Le prêtre entra, dans la cuisine, près de la porte de sortie, faisant ses adieux.

MacSon entra, le chapeau sur la tête, arrogant, souriant d’un mépris profond pendant qu’il toisait le missionnaire. Il demanda d’une voix dédaigneuse, puant l’alcool :

— Ah ! c’est toi encore ! De quel droit pénètres-tu dans ma maison ? Viens-tu corrompre mes serviteurs et mes enfants ?

Le prêtre connaissait cette brute écossaise ; il sourit et répondit :

— Monsieur MacSon, le droit dont j’use n’est pas mon droit, c’est celui de notre maître à tous : Dieu !

Ces paroles avaient été prononcées sur un ton doux et grave.

Sur le moment le fermier parut impressionné. Mais ce fut impression peu durable. Il se mit à ricaner.

— Ainsi, répliqua-t-il sarcastique, je ne suis pas le maître chez moi ; mais c’est toi avec ton droit ou celui de ton Dieu ?

— Monsieur MacSon, je vous prie de ne pas vous méprendre sur le sens de mes paroles. Je conviens que vous êtes le maître chez vous, mais seulement au titre de maître temporel. Le pouvoir spirituel, même sous votre toit, revient à Dieu ou à son représentant. Mais si le mot « droit » vous paraît trop présomptueux, mettons-le de côté.

— Et alors ? ricana MacSon, méprisant.

— Alors, monsieur, il me reste un devoir à accomplir comme ministre de Dieu, et mon devoir est ici… et cela vaut autant qu’un droit !

MacSon, pris au dépourvu par cet argument irrésistible, se mit à rire bruyamment.

— Oh ! je la connais celle-là, s’écria-t-il, c’est votre histoire à vous autres. Eh bien ! je vais vous poser une simple question devant laquelle vous serez bien obligé de retirer tous vos arguments.

— J’attends la question.

— Vous savez l’histoire d’Henri VIII ?

D’un mouvement grave de sa tête blanche le missionnaire répondit affirmativement.

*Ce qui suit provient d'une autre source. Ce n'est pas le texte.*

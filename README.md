# 4x4 Vedic multiplier (Urdhva Tiryakbhyam)

A combinational 4-bit × 4-bit unsigned multiplier. It is organised by the
"vertically and crosswise" rule (Urdhva Tiryakbhyam) of Vedic arithmetic
rather than as a row-by-row array multiplier. The product is built column by
column. Column *k* of the result collects every one-bit product `A_i·B_j`
with `i + j = k`. All columns are reduced at the same time, each by its own
small adder. A short row of full adders then passes the column carries
upward to the top bit.

```
 step 1   S0 = A0B0
 step 2   A1B0 + A0B1
 step 3   A2B0 + A0B2 + A1B1
 step 4   A3B0 + A0B3 + A2B1 + A1B2
 step 5   A3B1 + A1B3 + A2B2
 step 6   A3B2 + A2B3
 step 7   A3B3                       product = S7 S6 S5 S4 S3 S2 S1 S0
```

Each step is the weighted sum of one column. The product is
`Σ step_k · 2^(k-1)`.

## The adder network

| column (weight) | partial products | reduction | passes on |
|---|---|---|---|
| 0 | A0B0 | wire | S0 |
| 1 | A0B1, A1B0 | half adder | S1, carry C0 to column 2 |
| 2 | A0B2, A2B0, A1B1 | full adder, then half adder with C0 | S2, two carries to column 3 |
| 3 | A3B0, A0B3, A1B2, A2B1 | "4-bit adder" (a four-input bit counter) | sum, C2 to column 4, C1 to column 5 |
| 4 | A3B1, A1B3, A2B2 | full adder | sum, carry C3 to column 5 |
| 5 | A3B2, A2B3, C3 | full adder | sum, carry to column 6 |
| 6 | A3B3 | — | — |

The final row contains four full adders, for columns 3, 4, 5 and 6. Each
one adds three things:

- the column's own sum;
- whatever the lower columns passed up;
- the carry of the full adder to its right.

The last of these adders produces S6 as its sum and S7 as its carry. In all
there are 2 half adders, 7 full adders and the four-input counter, which is
itself 3 cells: 12 one-bit adder cells. Every column is reduced in parallel.
The only rippling path is the three-stage carry row from column 3 to
column 6.

### The weight-4 carry of column 3

Column 3 is the only column with four products. Their count runs from 0 to
4, so the column-3 adder has three outputs: a sum bit, C2 (weight 2^4) and
C1 (weight 2^5). C1 is set only when all four products are 1. Among 4-bit
operands that happens only for 15 × 15. This is the one corner case of the
network. If C1 is left out of the column-5 adder, every product is still
right except 15 × 15, which comes out as 193 instead of 225. In this RTL,
C1 is wired into the S5 adder.

## Where this RTL follows the source design and where it chooses

Taken from the source design:

- the operand width (4 bits);
- the column grouping;
- the placement and type of every half and full adder;
- the use of a dedicated four-input adder for column 3;
- the signal names S0–S7 and C0–C3.

This RTL's own choices:

- **Unsigned operands.** The method is given for plain binary numbers, and
  signed operation is not considered.
- **No clock and no reset.** The multiplier is purely combinational.
- **Insides of the "4-bit adder".** It is built as a full adder on three
  products, a half adder adding the fourth, and a half adder merging the two
  carries.
- **Standard cells.** The half and full adders are the textbook cells.
- **One AND gate per partial product.**
- **C1 wired to the S5 adder.** The block diagram labels the S5 adder's
  extra input "C1=0". Here that input is connected to the column-3 carry C1,
  because tying it to 0 breaks 15 × 15. The transistor-level schematic of
  the design also labels that adder's input C1.

Not modelled:

- **Transistor-level results.** The reference results were measured on a
  CMOS transistor schematic: about 0.40 ns propagation delay, 1.62 mW
  average power and 0.648 pJ power-delay product. Those figures belong to
  that circuit and process, not to this RTL. The delay of a synthesized
  version depends on your library.
- **The array multiplier.** The source compares the design against a
  conventional 4 × 4 array multiplier. That multiplier is only a reference
  point and is not included.

## Files

| file | contents |
|---|---|
| `rtl/vedic_pkg.sv` | `N = 4`, the operand/product types and the 4×4 partial-product matrix type `pp_t` (`pp[i][j] = A_i & B_j`) |
| `rtl/partial_products.sv` | the 16 AND terms |
| `rtl/half_adder.sv`, `rtl/full_adder.sv` | one-bit adder cells |
| `rtl/four_bit_adder.sv` | four-input bit counter: outputs `s`, `c2`, `c1` |
| `rtl/vedic_mul4.sv` | top level: `input [3:0] a, b`, `output [7:0] s` |
| `tb/tb_*.sv` | one self-checking testbench per module |

The width is fixed at 4. The adder network is specific to that size.
A wider multiplier would need a new network, for example one built up
hierarchically from 4 × 4 blocks.

## Verification

Every testbench is exhaustive and self-checking. Each one ends by printing
`TB_RESULT checks=<n> failures=<m>`, and each has a watchdog.

- **`tb_vedic_mul4`** runs all 256 operand pairs. For each pair it checks:
  - the product against `a*b`;
  - that the seven column steps, computed from the operand bits, rebuild
    `a*b`;
  - the column-3 adder's count against step 4.

  It also counts how often each carry path fires: C0, the second column-2
  carry, C1, the row carries into S5 and S6, and S7. It fails if any of them
  never fires. C1 fires exactly once, for 15 × 15.
- **`tb_partial_products`** checks all 16 terms for all 256 operand pairs.
- **The cell testbenches** cover the full truth table of each adder cell.

Run a testbench with plain Verilator, for example:

```
verilator --binary --timing --assert -Irtl -y rtl +libext+.sv \
    rtl/vedic_pkg.sv tb/tb_vedic_mul4.sv --top-module tb_vedic_mul4
./obj_dir/Vtb_vedic_mul4
```

Each testbench was also run against a deliberately broken copy of its
module, and each one reported failures. For the top, the broken copy tied C1
to 0; for `partial_products`, it used OR instead of AND.
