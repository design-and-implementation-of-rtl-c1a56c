// vedic_pkg: constants and types shared by the 4x4 Vedic multiplier.
//
// N is the operand width of the multiplier (4 bits). pp_t holds the full
// matrix of one-bit partial products: pp[i][j] is the product of operand
// bit A_i and operand bit B_j, which has weight 2^(i+j). Grouping the matrix
// by i+j gives the columns that the vertically-and-crosswise method adds.
package vedic_pkg;
  localparam int unsigned N = 4;          // operand width
  localparam int unsigned PW = 2 * N;     // product width

  typedef logic [N-1:0]             operand_t;
  typedef logic [PW-1:0]            product_t;
  typedef logic [N-1:0][N-1:0]      pp_t;   // pp[i][j] = A_i & B_j
endpackage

— Vous savez donc, poursuivit MacSon, de plus en plus sarcastique, que le roi Henri VIII d’Angleterre, après avoir joui de son pouvoir temporel, s’est réservé, un jour, le pouvoir spirituel. Il était chez lui dans son palais, dans son royaume. Eh bien ! chez moi, dans cette maison je suis, en diminutive, ce que ce roi a été chez lui… Ici, monsieur l’abbé, ajouta-t-il avec une politesse méprisante, je détiens les deux pouvoirs, temporel et spirituel. Je vous prie donc de sortir très vite, et surtout de ne pas vous arrêter sur ma propriété, qui est mon royaume ; sinon, vous aurez du chagrin !

Répliquer, argumenter avec l’Écossais, c’était peine perdue, et le prêtre le savait. Il s’inclina simplement pour prendre congé. Seulement, comme il ne semblait pas sortir assez vite au gré de MacSon, lui le poussa rudement dehors.

Le missionnaire jeta à l’impie un regard de pitié et de miséricorde, sourit à Héraldine qui se mordait les lèvres peur ne pas protester contre la conduite outrageante de son patron, de la main envoya une caresse aux enfants silencieux et sombres, et s’en alla vers le village.

Alors MacSon rentra, s’assit près de la table, frappa du poing et dit :

— Métisse, ma patience est à bout ! je ne veux pas voir de prêtraille dans ma maison, et je ne veux plus y entendre parler de Dieu et de papisme. Mes enfants seront seulement ce que je veux en faire, pas autre chose. Tu es prévenue, Métisse… gare à toi !

Il se leva et sortit violemment.

— Pauvres petits ! murmura Héraldine qui sentait que tôt ou tard il lui faudrait partir, abandonner de force ceux qu’elle finissait par aimer plus qu’elle-même.